Introducing VibeThinker-1.5B: A Revolutionary Model with Exceptional Reasoning Capabilities VibeThinker-1.5B is a groundbreaking 1.5B-parameter model that challenges the conventional belief that small models are limited in their reasoning capabilities. Developed through our innovative Spectrum-to-Signal Principle (SSP), this compact yet powerful model showcases superior reasoning performance compared to larger models like DeepSeek R1 and Kimi k2. Utilizing a Two-Stage Diversity-Exploring Distillation (SFT) followed by MaxEnt-Guided Policy Optimization (RL), VibeThinker-1.5B demonstrates exceptional reasoning abilities on challenging math benchmarks such as AIME24, AIME25, and HMMT25. In fact, it surpasses even the much larger DeepSeek R1 in these tasks while also significantly reducing training costs to only $7,800. Furthermore, on LiveCodeBench V6, VibeThinker-1.5B outperforms both Magistral Medium and its own base model by a significant margin. This highlights its prowess in specialized domains and complex reasoning tasks. By comparing VibeThinker-1.5B against a wide range of state-of-the-art models across different scales and categories - including advanced reasoning models with Long-CoT capabilities and top-tier non-reasoning models - we establish its remarkable performance in diverse scenarios. Our evaluation settings using vLLM for inference backend ensure accurate assessments of the model's performance metrics.
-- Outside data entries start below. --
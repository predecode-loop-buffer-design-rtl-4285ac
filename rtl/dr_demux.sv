// Dual-rail DeMux: steers an N-bit dual-rail token to one of two paths.
//
// Every rail of the input is joined in a C-element with the select's true
// rail (upper path) and in another with its false rail (lower path). With
// select valid 1 the token appears on the upper outputs, with valid 0 on the
// lower outputs; the other path stays empty, so its function block does no
// work and is bypassed. Outputs return to empty only when both the data and
// the select have returned to empty (4-phase handshake). Asynchronous;
// active-low reset clears all C-elements.
module dr_demux #(
  parameter int unsigned N = 1
) (
  input  logic [N-1:0] in_t,
  input  logic [N-1:0] in_f,
  input  logic         sel_t,
  input  logic         sel_f,
  input  logic         rst_n,
  output logic [N-1:0] up_t,
  output logic [N-1:0] up_f,
  output logic [N-1:0] lo_t,
  output logic [N-1:0] lo_f
);
  for (genvar i = 0; i < int'(N); i++) begin : g_bit
    c_element u_ut (.a(in_t[i]), .b(sel_t), .rst_n(rst_n), .z(up_t[i]));
    c_element u_uf (.a(in_f[i]), .b(sel_t), .rst_n(rst_n), .z(up_f[i]));
    c_element u_lt (.a(in_t[i]), .b(sel_f), .rst_n(rst_n), .z(lo_t[i]));
    c_element u_lf (.a(in_f[i]), .b(sel_f), .rst_n(rst_n), .z(lo_f[i]));
  end
endmodule
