// Self-checking test of the dual-rail DeMux (4 bits): the token goes to the
// path the select names, the other path stays empty, and outputs return to
// empty only after both data and select have returned to empty.
module dr_demux_tb;
  localparam int N = 4;
  logic [N-1:0] in_t, in_f, up_t, up_f, lo_t, lo_f;
  logic sel_t, sel_f, rst_n;
  int checks = 0, failures = 0;

  dr_demux #(.N(N)) dut (.in_t, .in_f, .sel_t, .sel_f, .rst_n, .up_t, .up_f, .lo_t, .lo_f);

  task automatic chk(input bit ok, input string what);
    checks++;
    if (!ok) begin failures++; $display("FAIL %s t=%0t", what, $time); end
  endtask

  initial begin
    #100000;
    failures++;
    $display("watchdog expired");
    $display("TB_RESULT checks=%0d failures=%0d", checks, failures);
    $finish;
  end

  initial begin
    logic [N-1:0] w;
    logic s;
    rst_n = 0; in_t = '0; in_f = '0; sel_t = 0; sel_f = 0;
    #2 rst_n = 1; #1;
    for (int i = 0; i < 200; i++) begin
      w = N'($urandom); s = 1'($urandom_range(1));
      in_t = w; in_f = ~w; #1;
      chk(up_t == 0 && up_f == 0 && lo_t == 0 && lo_f == 0, "no output before select");
      sel_t = s; sel_f = ~s; #1;
      if (s) chk(up_t == w && up_f == ~w && lo_t == 0 && lo_f == 0, "routed up");
      else   chk(lo_t == w && lo_f == ~w && up_t == 0 && up_f == 0, "routed down");
      in_t = '0; in_f = '0; #1;
      if (s) chk(up_t == w && up_f == ~w, "held until select empty (up)");
      else   chk(lo_t == w && lo_f == ~w, "held until select empty (down)");
      sel_t = 0; sel_f = 0; #1;
      chk(up_t == 0 && up_f == 0 && lo_t == 0 && lo_f == 0, "back to empty");
    end
    $display("TB_RESULT checks=%0d failures=%0d", checks, failures);
    $finish;
  end
endmodule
Additionally, a recent arXiv query titled "Tiny Model, Big Logic: Diversity-Driven Optimization Elicits Large-Model Reasoning Ability in VibeThinker-1.5B" further emphasizes the significance of our approach in eliciting large-model reasoning ability through diversity-driven optimization. Overall, our findings challenge existing Scaling Law assumptions by showcasing that small models like VibeThinker-1.5B can achieve remarkable reasoning capabilities comparable to larger counterparts while significantly reducing training and inference costs. This not only democratizes advanced AI research but also prompts a necessary re-evaluation of traditional scaling paradigms in the field of artificial intelligence.
Created on 12 Nov. 2025

Assess the quality of the AI-generated content by voting

Score: 0

Why do we need votes?

Votes are used to determine whether we need to re-run our summarizing tools. If the count reaches -10, our tools can be restarted.
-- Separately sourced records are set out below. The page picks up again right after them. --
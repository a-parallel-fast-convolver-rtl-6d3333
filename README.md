# Parallel look-up-table convolver

A 2-D convolution of an N x N image with an M x M mask normally costs N²·M²
multiplications. This design needs none at run time. An 8-bit pixel can only
take 256 values, so "multiply the whole image by one mask coefficient" is the
same as "look each pixel up in a 256-entry table of products". The convolution
is then split into M² independent **passes**, one per mask coefficient. A pass
streams the image through that coefficient's product table and adds each
product into an accumulation buffer, at the pixel's address shifted by the
coefficient's position relative to the mask centre.

One pass processes one pixel per clock, so a 256 x 256 image takes 65 536
clocks per pass. The passes do not depend on each other. With K identical
**boards** working at once, each runs M²/K of the passes into its own output
buffer, and a final summation adds the K buffers. With K = M² (the default,
K = 9 for a 3 x 3 mask) the whole convolution takes the time of one pass.

The RTL follows a PC/AT add-on convolver board built from SRAMs, 4-bit adders
and counters. On that board a small microcontroller decoded host commands. Here
that controller is a hardware command decoder, and several boards sit behind
one host port.

## One pass, clock by clock

Each board (`convolver_board`) contains a controller and a datapath
(`convolver_unit`). The datapath has three memories:

| memory | size (default) | role |
|---|---|---|
| input buffer | 256 x 256 x 8 | the image |
| product LUT | 256 x 16 | entry v = v · m for the current coefficient m, two's complement |
| output buffer | 256 x 256 x 16 | running sum of the passes done so far |

All memories read **asynchronously** and write on the rising clock edge, like
the static RAMs of the original board. In every clock of a pass:

1. The input counter (`input_addr_gen`) addresses pixel p = f(r,c).
2. The pixel value indexes the LUT, which returns p · m.
3. The output address generator (`output_addr_gen`) gives (r + row_off, c + col_off) mod N.
   The output buffer is read there.
4. `pp_adder` adds the product to that word, and the sum is written back at the clock edge.

There is no pipeline, and nothing needs forwarding: within one pass every pixel
lands on a different output word. The adder is made of four rippled 4-bit
slices. Sums wrap modulo 2¹⁶.

`pass_timing` sequences a pass:

- On `start` it spends one clock presetting the counters (input to 0, output to the offsets).
- It then runs for exactly N·N clocks.
- It stops on the input counter's terminal count and pulses `done` one clock later.

The output buffer is never cleared explicitly. Instead, the start-pass command
has a **first-pass** flag. With the flag set, the adder ignores the old buffer
contents, so the first pass of a convolution writes its products straight in.

## Offsets and wrap-around

This is the part most easily got wrong when driving the design.

The mask is indexed I, J = 0..M-1 with its centre at M/2. The coefficient at
(I, J) uses these offsets:

    row_off = (M/2 - I) mod N        col_off = (M/2 - J) mod N

For M = 3 the offsets are 1, 0, N-1; for M = 5 they are 2, 1, 0, N-1, N-2.
`offset_gen` computes this with a single LOG2N-bit subtraction, which wraps at
N on its own.

The output address is the input address plus the offsets, **each coordinate
modulo N**, so the image wraps around at all four borders. With N = 128 and
offsets (2,2):

- input (0,0) goes to output (2,2);
- input (127,10) goes to output (1,12);
- input (127,127) goes to output (1,1).

The row and column counters are therefore separate. The column counter wraps at
N without carrying into the row. The row counter steps when the column counter
comes back round to its starting offset. N must be a power of two, N = 2^LOG2N.

With these offsets, after all M² passes the output buffer holds

    g(r, c) = Σ_I Σ_J  m[I][J] · f((r + I - M/2) mod N, (c + J - M/2) mod N)

Strictly, this is a correlation: the mask is laid over the image without being
flipped. For a true convolution, load the mask rotated by 180°. For symmetric
masks (smoothing, Laplacian) the two are the same.

The host can load offsets in two forms:

- directly as two numbers;
- as the mask size and the coefficient's indices, which the board turns into offsets.

## Scheduling passes over boards

`parallel_convolver` holds K boards and a `final_summer`. Its command port
addresses one board (`cmd.board`) or all of them (`cmd.bcast`). A command is
taken only when every board it addresses is ready, and all of them take it in
the same clock. A convolution runs like this:

1. Broadcast the image to every input buffer (N² commands).
2. For each round p = 0 .. M²/K - 1:
   - for every board k, load the LUT for coefficient k·(M²/K) + p (256 commands) and its offsets;
   - broadcast one start-pass, with the first-pass flag set in round 0. All boards run at once.
3. Issue `OP_READ_SUM` for each pixel. All K output buffers are read at that address on a
   second read port, sign-extended and added. The sum (16 + clog2(K) bits, so it cannot
   overflow) appears one clock later.

| scheme | boards | passes per board | pass clocks |
|---|---|---|---|
| serial | 1 | M² | M² · N² |
| K-parallel | K, a factor of M² | M²/K | (M²/K) · N² |
| fully parallel | M² | 1 | N² |

The original board ran at 800 ns per clock. There a 256 x 256 pass takes
65 536 x 800 ns = 52.4 ms, a serial 3 x 3 convolution 9 x 52.4 ms = 471.9 ms, and
the nine-board version 52.4 ms. None of these figures includes loading the
image and the tables. The RTL itself is a single synchronous clock domain and
has no built-in clock rate.

Each board's output word is 16 bits and wraps. So does a single board that
accumulates all M² passes. The wider final sum therefore only protects against
overflow in the addition across boards.

## Host commands

Each board has a valid/ready command port and answers every command with a
one-clock `rsp_valid` pulse, which serves as the board's interrupt to the host.
The multi-board top gives every board its own response lane. The command is
`fc_pkg::host_cmd_t`:

    {opcode[2:0], board[3:0], bcast, addr[15:0], data[15:0]}

| opcode | action | answer |
|---|---|---|
| `OP_LOAD_INPUT` (1) | input[addr] ← data[7:0] | `RC_OK`, next clock |
| `OP_START_PASS` (2) | run one pass; data[0] = first pass | `RC_PASS_DONE`, N·N + 3 clocks after acceptance |
| `OP_LOAD_LUT` (3) | LUT[addr[7:0]] ← data | `RC_OK` |
| `OP_READ_OUTPUT` (4) | read output[addr] | `RC_OK`, value in `rsp_data` |
| `OP_LOAD_OFFSETS` (5) | addr[15]=0: row = data[2L-1:L], col = data[L-1:0] (L = LOG2N); addr[15]=1: data[11:8] = M, data[7:4] = I, data[3:0] = J | `RC_OK` |
| `OP_END_OP` (6) | offsets back to 0 | `RC_END` |
| `OP_READ_SUM` (7) | top only: sum of all boards' output[addr] | `sum_valid`/`sum_data`, next clock |
| other | — | `RC_BAD_OPCODE` |

While a board runs a pass, its `cmd_ready` is low. A command for that board
waits on the bus and must stay unchanged; an assertion checks this. `OP_READ_SUM`
waits until no board is busy. A command addressed to a board number ≥ K is
taken and dropped.

The opcode set matches the original board's command list. The numeric
encodings, the handshake, the broadcast, the read-sum command and the
mask-index form of the offset load belong to this design.

## Module map

    parallel_convolver          K boards + final summation, host command routing
    ├── convolver_board  x K
    │   ├── board_controller    opcode decoder, return codes, offset registers
    │   │   └── offset_gen x 2  (M/2 - I) mod N
    │   └── convolver_unit      one-pixel-per-clock datapath
    │       ├── pass_timing     IDLE → preset → N·N run clocks → done
    │       ├── input_addr_gen  raster counter, terminal count
    │       ├── output_addr_gen row/column counters preset to the offsets, mod N
    │       ├── input_buffer
    │       ├── product_lut
    │       ├── output_buffer   (two read ports)
    │       └── pp_adder        4 x 4-bit rippled slices, first-pass bypass
    └── final_summer            K-input signed adder, registered
    fc_pkg                      opcodes, return codes, command struct

## Parameters

| parameter | default | meaning |
|---|---|---|
| `K` | 9 | number of boards (1..16) |
| `LOG2N` | 8 | image side N = 2^LOG2N (256) |
| `PIX_W` | 8 | pixel width; the LUT has 2^PIX_W entries |
| `ACC_W` | 16 | product and partial-sum width, a multiple of 4 |

At the defaults the top holds 9 x (64 KB + 128 KB + 512 B), about 1.7 MB of memory.

## Where this departs from the original board

- **Strobes.** The original timed the reads and latches inside each clock with monostable
  multivibrators. Here asynchronous-read memories and one state machine keep the same
  one-pixel-per-clock rate.
- **Controller.** The microcontroller and its firmware are replaced by `board_controller`.
  The PC/AT bus interface is not modelled; the top has a plain command port.
- **Output address.** The original description speaks of one 16-bit counter for the output
  address. Such a counter would carry a column wrap into the row. The design uses separate
  row and column counters, which give the modulo-N wrap-around described above.
- **Offset formula.** The original listing of the offset rule gives N - (M - I) for the upper
  half of the mask. That matches the centre-relative rule only for M = 3. The centre-relative rule
  is used.
- **Clearing.** No explicit clear of the output buffer exists; the first-pass flag does that job.
- **Final summation.** Done in hardware (`final_summer`) rather than by the host.
- **Products.** The host computes the 256 products per coefficient and loads them into the LUT.
- **Not built.** The suggested change of the adder stage for erosion and dilation is not part
  of this RTL.

## Simulating

Every testbench is self-checking and prints `TB_RESULT checks=N failures=M`. With
Verilator 5:

    verilator --binary --timing --assert -Wno-fatal --top-module tb_parallel_convolver \
        -y rtl -y tb +libext+.sv rtl/fc_pkg.sv tb/tb_parallel_convolver.sv
    ./obj_dir/Vtb_parallel_convolver

| testbench | what it shows |
|---|---|
| `tb_parallel_convolver` | three full convolutions through the host port (scenario in `pc_scenario`): 3 x 3 mask on 3 boards of 16 x 16, 5 x 5 on 5 boards of 32 x 32, 11 x 11 on 11 boards of 32 x 32; every read-sum result is checked against a reference; broadcast, first and accumulating passes, both offset forms, wrap-around, a command stalled behind a pass, a bad opcode and end-of-operation each occur and are counted |
| `tb_parallel_convolver_full` | the same at the defaults: 9 boards of 256 x 256, all nine passes at once, all 65 536 sums checked (a few seconds) |
| `tb_serial_convolution` | one 256 x 256 board runs nine sequential passes through host commands; every output pixel is checked, and so is the N·N + 3 clock pass time |
| `tb_partial_products` | two passes, m(-1,-1) = -1 then m(-1,0) = -2, on a small image; output (1,1) must equal p1(0,0) + p2(0,1) |
| `tb_convolver_board`, `tb_convolver_unit` | serial convolution at 16 x 16, through commands and on the bare datapath |
| `tb_output_addr_gen` | the N = 128 wrap-around examples, and every address for several offsets |
| `tb_offset_gen` | every index of every odd M up to 15 |
| others | one per leaf module: memories, adder, counters, pass timing, final summer, controller |

The images and masks are random (`$urandom`); the reference results are
computed in the testbench. The memories are not reset, so the first pass must
carry the first-pass flag.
Similar papers summarized with our AI tools

Navigate through even more similar papers through a

tree representation

Look for similar papers (in beta version)

By clicking on the button above, our algorithm will scan all papers in our database to find the closest based on the contents of the full papers and not just on metadata. Please note that it only works for papers that we have generated summaries for and you can rerun it from time to time to get a more accurate result while our database grows.

Disclaimer: The AI-based summarization tool and virtual assistant provided on this website may not always provide accurate and complete summaries or responses. We encourage you to carefully review and evaluate the generated content to ensure its quality and relevance to your needs.